GPUs are the scarce resource: this cluster runs **one** GPU at a time
(`GPUS_ALL_REGIONS = 1`). Multiple workloads (and, conceptually, multiple teams) will want it.
We need to ration it fairly: admit work when capacity is free, **queue** it when not, and let
urgent work preempt best-effort work, without each submitter busy-waiting or the scheduler
thrashing.

This is an **admission/queueing** problem, not an autoscaling one. It must not be confused with:

* **HPA / KEDA**: scale replicas of a service on load.
* **Cluster Autoscaler / Karpenter**: add/remove nodes.
* **Gateway API Inference Extension**: route a request to the best replica.

Admission decides *whether a job may start at all, given a quota*; the autoscalers then react to
the pods it admits. Core Kubernetes alone can cap and prioritise but cannot queue.

## Options

1. **Plain `ResourceQuota` + `PriorityClass` + scheduler preemption.** Hard per-namespace caps
   and priority preemption with zero add-ons.

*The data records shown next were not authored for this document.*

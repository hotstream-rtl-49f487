// m16_asm_pkg: tiny assembler for Micro16 programs used by the testbenches,
// plus a reference model of the AGC's address sequence.
//
// Register numbers: R0..R15 general (R0 = 0), 16.. the ERF (see hs_pkg).
package m16_asm_pkg;
  import hs_pkg::*;

  localparam logic [4:0] E_MULT    = 5'd16 + 5'(ERF_LB_MULT);
  localparam logic [4:0] E_INC     = 5'd16 + 5'(ERF_LB_INC);
  localparam logic [4:0] E_INIT_LO = 5'd16 + 5'(ERF_LB_INIT_LO);
  localparam logic [4:0] E_INIT_HI = 5'd16 + 5'(ERF_LB_INIT_HI);
  function automatic logic [4:0] e_lc_reset(int k); return 5'(16 + erf_lc_reset(k)); endfunction
  function automatic logic [4:0] e_lc_inc(int k);   return 5'(16 + erf_lc_inc(k));   endfunction

  function automatic logic [31:0] ins(op_t op, logic [4:0] rd, logic [4:0] rs, logic [15:0] imm);
    return {op, rd, rs, 1'b0, imm};
  endfunction
  function automatic logic [31:0] LDI (logic [4:0] rd, logic [15:0] imm);               return ins(OP_LDI, rd, 5'd0, imm); endfunction
  function automatic logic [31:0] ADDI(logic [4:0] rd, logic [4:0] rs, logic [15:0] imm); return ins(OP_ADDI, rd, rs, imm); endfunction
  function automatic logic [31:0] ADCI(logic [4:0] rd, logic [4:0] rs, logic [15:0] imm); return ins(OP_ADCI, rd, rs, imm); endfunction
  function automatic logic [31:0] ADD (logic [4:0] rd, logic [4:0] rs, logic [4:0] rt);   return ins(OP_ADD, rd, rs, 16'(rt)); endfunction
  function automatic logic [31:0] ADC (logic [4:0] rd, logic [4:0] rs, logic [4:0] rt);   return ins(OP_ADC, rd, rs, 16'(rt)); endfunction
  function automatic logic [31:0] SUB (logic [4:0] rd, logic [4:0] rs, logic [4:0] rt);   return ins(OP_SUB, rd, rs, 16'(rt)); endfunction
  function automatic logic [31:0] AND_(logic [4:0] rd, logic [4:0] rs, logic [4:0] rt);   return ins(OP_AND, rd, rs, 16'(rt)); endfunction
  function automatic logic [31:0] OR_ (logic [4:0] rd, logic [4:0] rs, logic [4:0] rt);   return ins(OP_OR, rd, rs, 16'(rt)); endfunction
  function automatic logic [31:0] XOR_(logic [4:0] rd, logic [4:0] rs, logic [4:0] rt);   return ins(OP_XOR, rd, rs, 16'(rt)); endfunction
  function automatic logic [31:0] SLL (logic [4:0] rd, logic [4:0] rs, logic [3:0] sh);   return ins(OP_SLL, rd, rs, 16'(sh)); endfunction
  function automatic logic [31:0] SRL (logic [4:0] rd, logic [4:0] rs, logic [3:0] sh);   return ins(OP_SRL, rd, rs, 16'(sh)); endfunction
  function automatic logic [31:0] BEQ (logic [4:0] a, logic [4:0] b, logic [15:0] t);     return ins(OP_BEQ, a, b, t); endfunction
  function automatic logic [31:0] BNE (logic [4:0] a, logic [4:0] b, logic [15:0] t);     return ins(OP_BNE, a, b, t); endfunction
  function automatic logic [31:0] BLT (logic [4:0] a, logic [4:0] b, logic [15:0] t);     return ins(OP_BLT, a, b, t); endfunction
  function automatic logic [31:0] JMP (logic [15:0] t);  return ins(OP_JMP, 5'd0, 5'd0, t); endfunction
  function automatic logic [31:0] DONE(); return ins(OP_DONE, 5'd0, 5'd0, 16'd0); endfunction
  function automatic logic [31:0] WAIT(); return ins(OP_WAIT, 5'd0, 5'd0, 16'd0); endfunction
  function automatic logic [31:0] HALT(); return ins(OP_HALT, 5'd0, 5'd0, 16'd0); endfunction
  function automatic logic [31:0] NOP();  return ins(OP_NOP, 5'd0, 5'd0, 16'd0); endfunction

  // Reference: addresses of one AGC parameter set for 3 loop levels,
  // written as plain nested loops (independent of the RTL structure):
  // level 1 = addresses of a row, level 2 = rows of a block, level 3 = blocks.
  typedef int unsigned uq_t[$];
  function automatic void agc_ref(ref uq_t q, input int unsigned mult, input int inc,
                                  input int unsigned init, input int unsigned rst[3],
                                  input int lcinc[3]);
    int unsigned s1, s2, y, r[3];
    for (int k = 0; k < 3; k++) r[k] = (rst[k] == 0) ? 1 : rst[k];
    s2 = init;
    for (int b = 0; b < r[2]; b++) begin
      s1 = s2;
      for (int row = 0; row < r[1]; row++) begin
        y = s1;
        for (int a = 0; a < r[0]; a++) begin
          q.push_back(y);
          y = y * mult + inc;
        end
        s1 = s1 + lcinc[0];
      end
      s2 = s2 + lcinc[1];
    end
  endfunction

  // ------------------------------------------------------------------
  // Pattern programs (the benchmark access patterns) and their expected
  // address sequences, computed directly from the pattern geometry.
  typedef logic [31:0] prog_t[$];
  localparam logic [4:0] R0 = 5'd0, R1 = 5'd1, R2 = 5'd2, R3 = 5'd3, R4 = 5'd4,
                         R5 = 5'd5, R6 = 5'd6, R7 = 5'd7;

  // Linear: n consecutive words from 0.
  function automatic prog_t prog_linear(int unsigned n);
    return '{LDI(E_MULT, 1), LDI(E_INC, 1), LDI(E_INIT_LO, 0), LDI(e_lc_reset(0), 16'(n)),
             DONE(), HALT()};
  endfunction
  function automatic void ref_linear(ref uq_t q, input int unsigned n);
    for (int unsigned i = 0; i < n; i++) q.push_back(i);
  endfunction

  // Tiled: a w x h tile of a matrix whose rows are `stride` words apart.
  function automatic prog_t prog_tiled(int unsigned w, int unsigned h, int unsigned stride);
    return '{LDI(E_MULT, 1), LDI(E_INC, 1), LDI(E_INIT_LO, 0), LDI(E_INIT_HI, 0),
             LDI(e_lc_reset(0), 16'(w)), LDI(e_lc_inc(0), 16'(stride)),
             LDI(e_lc_reset(1), 16'(h)), DONE(), HALT()};
  endfunction
  function automatic void ref_tiled(ref uq_t q, input int unsigned w, h, stride);
    for (int unsigned r = 0; r < h; r++)
      for (int unsigned c = 0; c < w; c++) q.push_back(r * stride + c);
  endfunction

  // Diagonal: all anti-diagonals of an n x n row-major matrix, each walked
  // from its top-right cell down-left (step n-1); one parameter set per
  // diagonal, the length growing by one up to n and then shrinking.
  function automatic prog_t prog_diagonal(int unsigned n);
    return '{
      LDI(R1, 0), LDI(R2, 16'(2*n-1)), LDI(R3, 16'(n-1)), LDI(R4, 16'(n)),     // 0-3
      LDI(E_INC, 16'(n-1)), LDI(e_lc_reset(0), 1), LDI(E_INIT_LO, 0),          // 4-6
      DONE(), WAIT(),                                                          // 7-8 loop
      BLT(R1, R3, 13),                                                         // 9
      ADDI(e_lc_reset(0), e_lc_reset(0), 16'hFFFF), ADD(E_INIT_LO, E_INIT_LO, R4), JMP(15), // 10-12
      ADDI(e_lc_reset(0), e_lc_reset(0), 1), ADDI(E_INIT_LO, E_INIT_LO, 1),    // 13-14
      ADCI(E_INIT_HI, E_INIT_HI, 0),                                           // 15
      ADDI(R1, R1, 1), BNE(R1, R2, 7), HALT()};                                // 16-18
  endfunction
  function automatic void ref_diagonal(ref uq_t q, input int unsigned n);
    for (int d = 0; d <= 2*int'(n)-2; d++)
      for (int r = (d > int'(n)-1) ? d-int'(n)+1 : 0; r <= ((d < int'(n)-1) ? d : int'(n)-1); r++)
        q.push_back(int'(unsigned'(r * int'(n) + d - r)));
  endfunction

  // Zig-Zag: the JPEG scan of an 8 x 8 block (row-major), one parameter
  // set per diagonal, alternating direction (step -7 / +7).
  function automatic prog_t prog_zigzag();
    return '{
      LDI(R1, 0), LDI(R2, 15), LDI(R3, 7), LDI(R6, 1), LDI(R7, 49),            // 0-4
      LDI(E_MULT, 1), LDI(E_INIT_HI, 0),                                       // 5-6
      WAIT(),                                                                  // 7 loop
      BLT(R3, R1, 11), ADDI(e_lc_reset(0), R1, 1), JMP(12),                    // 8-10
      SUB(e_lc_reset(0), R2, R1),                                              // 11
      AND_(R5, R1, R6), BNE(R5, R0, 20),                                       // 12-13
      LDI(E_INC, 16'hFFF9), BLT(R3, R1, 18), SLL(E_INIT_LO, R1, 3), JMP(26),   // 14-17 even
      ADD(E_INIT_LO, R1, R7), JMP(26),                                         // 18-19
      LDI(E_INC, 7), BLT(R3, R1, 24), ADD(E_INIT_LO, R1, R0), JMP(26),         // 20-23 odd
      SLL(R5, R1, 3), SUB(E_INIT_LO, R5, R7),                                  // 24-25
      DONE(), ADDI(R1, R1, 1), BNE(R1, R2, 7), HALT()};                        // 26-29
  endfunction
  function automatic void ref_zigzag(ref uq_t q);
    for (int d = 0; d <= 14; d++) begin
      int lo = (d > 7) ? d - 7 : 0, hi = (d < 7) ? d : 7;
      if (d % 2 == 0) for (int r = hi; r >= lo; r--) q.push_back(int'(unsigned'(r*8 + d - r)));
      else            for (int r = lo; r <= hi; r++) q.push_back(int'(unsigned'(r*8 + d - r)));
    end
  endfunction

  // Greek Cross: 8 x 8-word squares on rows 1024 words apart, two squares
  // 16 words apart per parameter set; k iterations, each moving the start
  // by 8200 and then by 8208 words.
  function automatic prog_t prog_cross(int unsigned k);
    return '{
      LDI(E_MULT, 1), LDI(E_INC, 1), LDI(E_INIT_LO, 8192), LDI(E_INIT_HI, 0),  // 0-3
      LDI(e_lc_reset(0), 8), LDI(e_lc_inc(0), 1024), LDI(e_lc_reset(1), 8),    // 4-6
      LDI(e_lc_inc(1), 16), LDI(e_lc_reset(2), 2), LDI(R1, 0), LDI(R2, 16'(k)),// 7-10
      DONE(), WAIT(), ADDI(E_INIT_LO, E_INIT_LO, 8200), ADCI(E_INIT_HI, E_INIT_HI, 0), // 11-14
      DONE(), WAIT(), ADDI(E_INIT_LO, E_INIT_LO, 8208), ADCI(E_INIT_HI, E_INIT_HI, 0), // 15-18
      ADDI(R1, R1, 1), BNE(R1, R2, 11), HALT()};                               // 19-21
  endfunction
  function automatic void ref_cross(ref uq_t q, input int unsigned k);
    int unsigned init = 8192;
    for (int unsigned i = 0; i < 2*k; i++) begin
      for (int unsigned b = 0; b < 2; b++)
        for (int unsigned r = 0; r < 8; r++)
          for (int unsigned c = 0; c < 8; c++) q.push_back(init + b*16 + r*1024 + c);
      init += (i % 2 == 0) ? 8200 : 8208;
    end
  endfunction
endpackage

But over-quota pods are **rejected, not queued**;
   there is no borrowing, no fair-sharing, no cohort, no "wait your turn." Operationally weak for
   contended GPUs.
2. **Volcano.** A *replacement* batch scheduler (ex `kube-batch`) with strong **gang
   scheduling**: all-or-nothing placement for multi-node distributed training/HPC. Powerful, but
   it supplants the default scheduler and is heavier than this single-GPU, single-node need.
3. **Kueue.** A quota/admission layer that sits **on top of** the default scheduler: it suspends
   an opted-in Job until its ClusterQueue has free quota, then un-suspends it. Provides nominal
   quota, borrowing within a **cohort**, fair-sharing, **preemption**, and **flavor fungibility**.
   A `kubernetes-sigs` project; integrates with Job, JobSet, Kubeflow, Ray.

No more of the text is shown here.